> [Work order]: Which lines of the data hold the word "once"? Copy all of them.

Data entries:
---+---
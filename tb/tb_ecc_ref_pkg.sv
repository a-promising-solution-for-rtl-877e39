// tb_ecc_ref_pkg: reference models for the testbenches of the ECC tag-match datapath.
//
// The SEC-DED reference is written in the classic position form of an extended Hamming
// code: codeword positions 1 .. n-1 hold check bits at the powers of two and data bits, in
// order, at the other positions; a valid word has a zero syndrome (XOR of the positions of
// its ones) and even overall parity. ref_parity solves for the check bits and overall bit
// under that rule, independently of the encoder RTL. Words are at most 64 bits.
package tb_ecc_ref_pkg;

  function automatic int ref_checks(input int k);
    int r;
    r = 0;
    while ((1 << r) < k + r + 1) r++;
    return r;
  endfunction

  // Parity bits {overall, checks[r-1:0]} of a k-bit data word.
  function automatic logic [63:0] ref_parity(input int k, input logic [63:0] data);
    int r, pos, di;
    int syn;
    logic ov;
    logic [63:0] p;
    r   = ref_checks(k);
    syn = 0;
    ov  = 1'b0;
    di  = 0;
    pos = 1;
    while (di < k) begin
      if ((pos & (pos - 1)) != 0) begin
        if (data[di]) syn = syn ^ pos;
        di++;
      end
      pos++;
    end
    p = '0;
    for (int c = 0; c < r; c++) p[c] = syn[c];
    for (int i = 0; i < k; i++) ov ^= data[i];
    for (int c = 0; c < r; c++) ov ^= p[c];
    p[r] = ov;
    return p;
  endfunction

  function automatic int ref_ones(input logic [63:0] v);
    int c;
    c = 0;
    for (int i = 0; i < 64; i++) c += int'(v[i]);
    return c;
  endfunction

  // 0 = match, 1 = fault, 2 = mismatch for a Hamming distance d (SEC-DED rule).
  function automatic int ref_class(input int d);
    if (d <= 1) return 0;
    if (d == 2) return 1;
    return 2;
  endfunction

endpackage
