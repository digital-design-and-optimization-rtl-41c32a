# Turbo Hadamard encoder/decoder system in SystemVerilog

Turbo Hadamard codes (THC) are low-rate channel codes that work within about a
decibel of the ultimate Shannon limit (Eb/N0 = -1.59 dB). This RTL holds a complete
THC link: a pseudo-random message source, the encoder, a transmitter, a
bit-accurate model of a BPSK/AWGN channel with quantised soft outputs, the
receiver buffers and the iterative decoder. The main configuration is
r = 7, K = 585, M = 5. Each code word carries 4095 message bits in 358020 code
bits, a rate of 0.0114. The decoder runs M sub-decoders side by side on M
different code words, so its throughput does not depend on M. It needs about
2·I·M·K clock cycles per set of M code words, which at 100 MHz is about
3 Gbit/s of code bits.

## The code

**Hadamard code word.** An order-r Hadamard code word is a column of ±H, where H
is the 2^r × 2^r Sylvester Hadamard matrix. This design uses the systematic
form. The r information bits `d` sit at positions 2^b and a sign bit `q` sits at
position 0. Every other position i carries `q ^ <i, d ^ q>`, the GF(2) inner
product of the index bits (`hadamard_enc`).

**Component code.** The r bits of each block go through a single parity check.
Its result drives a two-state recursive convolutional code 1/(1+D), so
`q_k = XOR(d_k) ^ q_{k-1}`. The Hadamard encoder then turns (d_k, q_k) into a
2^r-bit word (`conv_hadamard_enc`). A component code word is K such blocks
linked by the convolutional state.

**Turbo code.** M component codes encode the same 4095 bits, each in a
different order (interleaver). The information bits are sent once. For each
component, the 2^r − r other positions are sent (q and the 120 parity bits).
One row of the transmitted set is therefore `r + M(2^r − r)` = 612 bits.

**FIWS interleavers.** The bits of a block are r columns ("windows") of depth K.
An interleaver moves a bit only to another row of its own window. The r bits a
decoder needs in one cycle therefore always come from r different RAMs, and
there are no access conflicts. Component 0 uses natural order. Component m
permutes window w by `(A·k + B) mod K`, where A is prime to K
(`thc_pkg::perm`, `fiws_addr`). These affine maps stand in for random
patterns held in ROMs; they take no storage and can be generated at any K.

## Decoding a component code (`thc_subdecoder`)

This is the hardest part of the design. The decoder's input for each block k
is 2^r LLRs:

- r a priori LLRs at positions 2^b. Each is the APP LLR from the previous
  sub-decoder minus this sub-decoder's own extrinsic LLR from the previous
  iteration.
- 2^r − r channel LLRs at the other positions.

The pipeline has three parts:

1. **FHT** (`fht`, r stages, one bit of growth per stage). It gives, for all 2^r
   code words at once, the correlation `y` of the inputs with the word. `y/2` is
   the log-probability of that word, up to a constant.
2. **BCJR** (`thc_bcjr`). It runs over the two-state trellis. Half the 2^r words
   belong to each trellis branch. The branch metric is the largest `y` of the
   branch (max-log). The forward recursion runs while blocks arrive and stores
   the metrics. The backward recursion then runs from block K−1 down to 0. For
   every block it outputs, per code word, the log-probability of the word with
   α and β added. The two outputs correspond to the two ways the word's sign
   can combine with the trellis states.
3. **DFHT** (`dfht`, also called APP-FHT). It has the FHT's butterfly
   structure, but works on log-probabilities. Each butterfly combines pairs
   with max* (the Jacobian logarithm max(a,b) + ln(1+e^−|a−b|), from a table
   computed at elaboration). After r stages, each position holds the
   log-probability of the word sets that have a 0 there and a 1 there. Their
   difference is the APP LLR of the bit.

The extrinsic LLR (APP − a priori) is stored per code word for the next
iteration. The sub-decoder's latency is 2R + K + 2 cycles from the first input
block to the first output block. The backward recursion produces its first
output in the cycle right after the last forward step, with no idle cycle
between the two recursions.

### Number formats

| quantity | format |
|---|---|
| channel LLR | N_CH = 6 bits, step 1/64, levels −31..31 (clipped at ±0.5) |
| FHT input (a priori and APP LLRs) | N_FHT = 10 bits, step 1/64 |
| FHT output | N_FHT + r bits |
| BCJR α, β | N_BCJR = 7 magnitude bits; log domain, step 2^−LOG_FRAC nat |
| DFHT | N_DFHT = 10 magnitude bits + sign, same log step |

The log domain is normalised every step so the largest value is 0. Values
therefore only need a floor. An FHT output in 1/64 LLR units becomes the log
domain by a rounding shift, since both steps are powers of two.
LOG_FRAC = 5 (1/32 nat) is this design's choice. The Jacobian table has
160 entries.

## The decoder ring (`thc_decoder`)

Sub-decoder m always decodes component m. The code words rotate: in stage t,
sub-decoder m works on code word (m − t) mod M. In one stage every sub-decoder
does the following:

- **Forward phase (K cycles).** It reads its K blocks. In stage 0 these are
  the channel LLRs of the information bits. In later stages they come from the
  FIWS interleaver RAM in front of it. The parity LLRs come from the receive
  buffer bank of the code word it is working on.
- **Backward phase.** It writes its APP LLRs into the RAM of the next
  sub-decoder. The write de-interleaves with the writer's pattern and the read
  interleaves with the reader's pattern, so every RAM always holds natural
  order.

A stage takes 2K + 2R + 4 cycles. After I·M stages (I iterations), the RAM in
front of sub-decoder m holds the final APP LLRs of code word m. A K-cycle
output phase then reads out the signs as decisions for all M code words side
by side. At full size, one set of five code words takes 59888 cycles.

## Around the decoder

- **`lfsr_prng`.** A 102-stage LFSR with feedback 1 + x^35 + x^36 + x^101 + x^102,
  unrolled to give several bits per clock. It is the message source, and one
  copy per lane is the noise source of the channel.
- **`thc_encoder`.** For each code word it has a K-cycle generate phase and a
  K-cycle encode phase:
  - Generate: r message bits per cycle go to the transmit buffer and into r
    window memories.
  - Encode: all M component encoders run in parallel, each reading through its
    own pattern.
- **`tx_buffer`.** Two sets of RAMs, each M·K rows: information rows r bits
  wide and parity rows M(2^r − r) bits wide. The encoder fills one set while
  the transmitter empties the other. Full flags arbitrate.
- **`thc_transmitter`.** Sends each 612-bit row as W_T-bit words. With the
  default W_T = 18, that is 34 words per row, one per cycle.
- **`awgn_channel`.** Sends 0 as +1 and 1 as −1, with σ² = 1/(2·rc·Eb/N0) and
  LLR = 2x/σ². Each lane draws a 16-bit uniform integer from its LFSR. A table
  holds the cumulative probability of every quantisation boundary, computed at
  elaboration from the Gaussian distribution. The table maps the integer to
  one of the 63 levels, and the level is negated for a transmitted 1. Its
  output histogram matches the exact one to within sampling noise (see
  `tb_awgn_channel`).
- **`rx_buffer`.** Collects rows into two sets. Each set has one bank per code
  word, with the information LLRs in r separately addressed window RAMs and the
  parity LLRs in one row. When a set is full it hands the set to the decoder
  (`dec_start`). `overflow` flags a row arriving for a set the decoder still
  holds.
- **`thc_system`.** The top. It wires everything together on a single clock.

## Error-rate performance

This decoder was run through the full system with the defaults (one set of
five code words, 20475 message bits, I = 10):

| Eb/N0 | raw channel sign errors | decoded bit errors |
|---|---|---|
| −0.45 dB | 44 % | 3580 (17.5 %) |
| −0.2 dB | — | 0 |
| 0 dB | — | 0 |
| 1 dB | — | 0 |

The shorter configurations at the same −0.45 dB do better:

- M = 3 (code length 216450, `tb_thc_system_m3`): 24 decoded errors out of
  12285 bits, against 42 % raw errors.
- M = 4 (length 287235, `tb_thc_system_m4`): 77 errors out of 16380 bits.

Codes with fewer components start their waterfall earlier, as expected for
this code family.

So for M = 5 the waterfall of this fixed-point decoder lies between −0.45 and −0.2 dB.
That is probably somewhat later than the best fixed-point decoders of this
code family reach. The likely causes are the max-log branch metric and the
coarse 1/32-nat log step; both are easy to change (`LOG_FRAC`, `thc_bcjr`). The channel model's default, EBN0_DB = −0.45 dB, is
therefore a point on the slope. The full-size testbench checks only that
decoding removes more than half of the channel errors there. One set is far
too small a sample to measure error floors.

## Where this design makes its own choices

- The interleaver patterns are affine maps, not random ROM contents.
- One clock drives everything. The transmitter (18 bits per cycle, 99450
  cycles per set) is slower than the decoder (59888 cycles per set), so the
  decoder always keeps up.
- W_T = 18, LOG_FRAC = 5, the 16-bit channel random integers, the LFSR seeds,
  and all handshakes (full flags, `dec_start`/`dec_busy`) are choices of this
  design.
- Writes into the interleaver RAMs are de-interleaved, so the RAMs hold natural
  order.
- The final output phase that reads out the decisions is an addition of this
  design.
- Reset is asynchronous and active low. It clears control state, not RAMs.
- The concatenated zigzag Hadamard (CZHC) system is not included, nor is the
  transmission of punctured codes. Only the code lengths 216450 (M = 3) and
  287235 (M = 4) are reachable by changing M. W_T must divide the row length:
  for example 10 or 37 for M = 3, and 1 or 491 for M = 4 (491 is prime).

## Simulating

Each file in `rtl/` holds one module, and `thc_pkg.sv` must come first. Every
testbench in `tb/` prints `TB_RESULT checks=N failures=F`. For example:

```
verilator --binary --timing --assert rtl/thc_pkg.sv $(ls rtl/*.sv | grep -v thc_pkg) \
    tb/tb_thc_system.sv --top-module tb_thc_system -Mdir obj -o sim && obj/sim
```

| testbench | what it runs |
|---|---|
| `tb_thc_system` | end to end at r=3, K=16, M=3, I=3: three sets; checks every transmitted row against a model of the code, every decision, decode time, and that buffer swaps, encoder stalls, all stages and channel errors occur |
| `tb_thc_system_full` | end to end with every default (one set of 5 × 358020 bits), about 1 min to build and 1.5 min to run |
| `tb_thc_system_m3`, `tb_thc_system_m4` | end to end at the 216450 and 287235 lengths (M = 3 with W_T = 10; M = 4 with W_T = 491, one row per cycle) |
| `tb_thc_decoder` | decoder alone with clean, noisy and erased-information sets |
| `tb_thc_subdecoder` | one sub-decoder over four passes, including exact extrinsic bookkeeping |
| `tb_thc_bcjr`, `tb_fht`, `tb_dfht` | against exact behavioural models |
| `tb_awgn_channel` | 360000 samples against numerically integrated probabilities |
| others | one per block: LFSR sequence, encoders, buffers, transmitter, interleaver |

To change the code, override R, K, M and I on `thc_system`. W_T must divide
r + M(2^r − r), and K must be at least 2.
---+---
> [Finished exercise]:
different order (interleaver). The information bits are sent once. For each
   code words at once, the correlation `y` of the inputs with the word. `y/2` is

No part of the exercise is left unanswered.